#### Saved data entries
// filterbank: the polyphase synthesis filterbank stage. For every time slot
// it turns 32 subband samples of one channel into 32 PCM samples:
//  1. moving / DCT: V[i] = sum_{k<32} cos((16+i)(2k+1) pi/64) S[k],
//     i = 0..63, one multiply-accumulate per clock. The 64 new values are
//     pushed into the channel's 1024-entry V FIFO (a circular memory whose
//     start moves back by 64 per time slot).
//  2. matrix multiply and overall adding: for output j = 0..31,
//       pcm[j] = sum_{i<16} D[32i+j] * V[64i + j + 32*(i odd)]
//     (the U vector is formed by addressing the FIFO; 512 multiply-
//     accumulates per time slot).
//  3. scaling: Q4.28 to 16-bit PCM, rounded and saturated (1.0 -> 32767).
// The V FIFOs of both channels share one 2048-word memory, cleared after
// reset (2048 clocks). The cosine factors come from a 128-entry table of
// cos(n pi/64), addressed by (16+i)(2k+1) modulo 128.
//
// Window table D: the standard's 512 synthesis window coefficients are a
// published table, not a formula, and are not reproduced here. D is
// generated at initialisation from a prototype low-pass filter of the same
// length and cut-off (pi/64), a Blackman-windowed sinc centred at 255.5,
// with the sign of every odd block of 64 coefficients inverted as in the
// standard's window. The structure is the standard one; PCM values follow
// that generated window, so they are close to, not equal to, those of a
// reference decoder.
//
// The original architecture computes step 1 with B.G. Lee's fast 32-point DCT and the
// Konstantinides symmetry in six pipelined sub-stages; this module uses a
// direct matrix with one multiplier (2048 + 512 clocks per time slot).
module filterbank
  import pamp3_pkg::*;
(
  input  logic        clk,
  input  logic        rst_n,
  input  logic        in_valid,
  output logic        in_ready,
  input  sample_t     in_data,
  input  logic [9:0]  in_idx,
  input  meta_t       in_meta,
  output logic        out_valid,
  input  logic        out_ready,
  output logic signed [15:0] out_pcm,
  output logic [9:0]  out_idx,
  output meta_t       out_meta,
  output logic [15:0] clips        // saturated PCM samples (statistics)
);
  localparam real PI = 3.14159265358979323846;

  coef_t cos128 [128];     // cos(n pi/64)
  coef_t dwin [512];

  initial begin
    for (int n = 0; n < 128; n++)
      cos128[n] = to_q30($cos(real'(n) * PI / 64.0));
    for (int n = 0; n < 512; n++)
      dwin[n] = to_q30(((n / 64) % 2 == 1 ? -1.0 : 1.0)
                       * $sin(PI * (real'(n) - 255.5) / 64.0) / (PI * (real'(n) - 255.5) / 64.0)
                       * (0.42 - 0.5 * $cos(2.0 * PI * (real'(n) + 0.5) / 512.0)
                               + 0.08 * $cos(4.0 * PI * (real'(n) + 0.5) / 512.0)));
  end

  typedef enum logic [2:0] {F_CLEAR, F_COLLECT, F_DCT, F_WIN, F_OUT} fstate_t;
  fstate_t     st;
  sample_t     S [32];
  sample_t     vfifo [2048];         // {channel, V index}
  logic [9:0]  voff [2];
  logic [10:0] cnt;                // clear counter / MAC counter
  logic [5:0]  vi;                 // V index
  logic [4:0]  j;                  // output index
  logic [3:0]  wi;                 // window term
  logic [4:0]  kk;
  logic signed [47:0] acc;
  meta_t       gmeta;
  logic [4:0]  slot;               // time slot of the collected vector
  logic        c;                  // channel being processed
  logic signed [15:0] pcm;

  assign c = gmeta.ch;

  logic signed [63:0] dprod, wprod;
  logic [9:0]  vaddr;
  logic [6:0]  nph;
  logic signed [47:0] tot;
  assign tot = acc + 48'(wprod >>> 30);
  always_comb begin
    // (16+i)(2k+1) pi/64 taken modulo 2 pi: the low 7 bits of the product
    nph   = 7'((7'(vi) + 7'd16) * {1'b0, kk, 1'b1});
    dprod = 64'(S[kk]) * 64'(cos128[nph]);
    vaddr = voff[c] + 10'(64 * int'(wi) + int'(j) + (wi[0] ? 32 : 0));
    wprod = 64'(vfifo[{c, vaddr}]) * 64'(dwin[32*int'(wi) + int'(j)]);
  end

  function automatic logic signed [15:0] to_pcm(input logic signed [47:0] a);
    logic signed [47:0] r;
    r = (a + 48'sd4096) >>> 13;
    if (r > 48'sd32767) return 16'sd32767;
    if (r < -48'sd32768) return -16'sd32768;
    return 16'(r);
  endfunction

  assign in_ready  = (st == F_COLLECT);
  assign out_valid = (st == F_OUT);
  assign out_pcm   = pcm;
  assign out_idx   = 10'(32 * int'(slot) + int'(j));
  assign out_meta  = gmeta;

  always_ff @(posedge clk) begin
    if (st == F_CLEAR) begin
      vfifo[cnt] <= '0;
    end else if (st == F_DCT && kk == 5'd31)
      vfifo[{c, 10'(voff[c] + 10'(vi))}] <= sat32(acc + 48'(dprod >>> 30));
  end

  always_ff @(posedge clk or negedge rst_n) begin
    if (!rst_n) begin
      st <= F_CLEAR;
      cnt <= '0; vi <= '0; j <= '0; wi <= '0; kk <= '0; acc <= '0;
      voff[0] <= '0; voff[1] <= '0;
      gmeta <= '0; slot <= '0; pcm <= '0; clips <= '0;
      for (int n = 0; n < 32; n++) S[n] <= '0;
    end else begin
      case (st)
        F_CLEAR: begin
          cnt <= cnt + 11'd1;
          if (cnt == 11'd2047) begin
            cnt <= '0;
            st <= F_COLLECT;
          end
        end
        F_COLLECT: if (in_valid) begin
          S[in_idx[4:0]] <= in_data;
          if (in_idx[4:0] == 5'd0) begin
            gmeta <= in_meta;
            slot  <= 5'(in_idx >> 5);
          end
          if (in_idx[4:0] == 5'd31) begin
            // make room for the new V vector
            voff[in_meta.ch] <= voff[in_meta.ch] - 10'd64;
            vi <= '0; kk <= '0; acc <= '0;
            st <= F_DCT;
          end
        end
        F_DCT: begin
          if (kk == 5'd31) begin
            acc <= '0;
            kk <= '0;
            if (vi == 6'd63) begin
              j <= '0; wi <= '0;
              st <= F_WIN;
            end else vi <= vi + 6'd1;
          end else begin
            acc <= acc + 48'(dprod >>> 30);
            kk <= kk + 5'd1;
          end
        end
        F_WIN: begin
          if (wi == 4'd15) begin
            pcm <= to_pcm(tot);
            if (to_pcm(tot) == 16'sd32767 || to_pcm(tot) == -16'sd32768) clips <= clips + 16'd1;
            acc <= '0;
            wi <= '0;
            st <= F_OUT;
          end else begin
            acc <= acc + 48'(wprod >>> 30);
            wi <= wi + 4'd1;
          end
        end
        F_OUT: if (out_ready) begin
          if (j == 5'd31) st <= F_COLLECT;
          else begin
            j <= j + 5'd1;
            st <= F_WIN;
          end
        end
        default: st <= F_COLLECT;
      endcase
    end
  end
endmodule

#### Brief
Would you filter the entries above and keep each line that has the word "index"?

#### Task answer
  sample_t     vfifo [2048];         // {channel, V index}
  logic [5:0]  vi;                 // V index
  logic [4:0]  j;                  // output index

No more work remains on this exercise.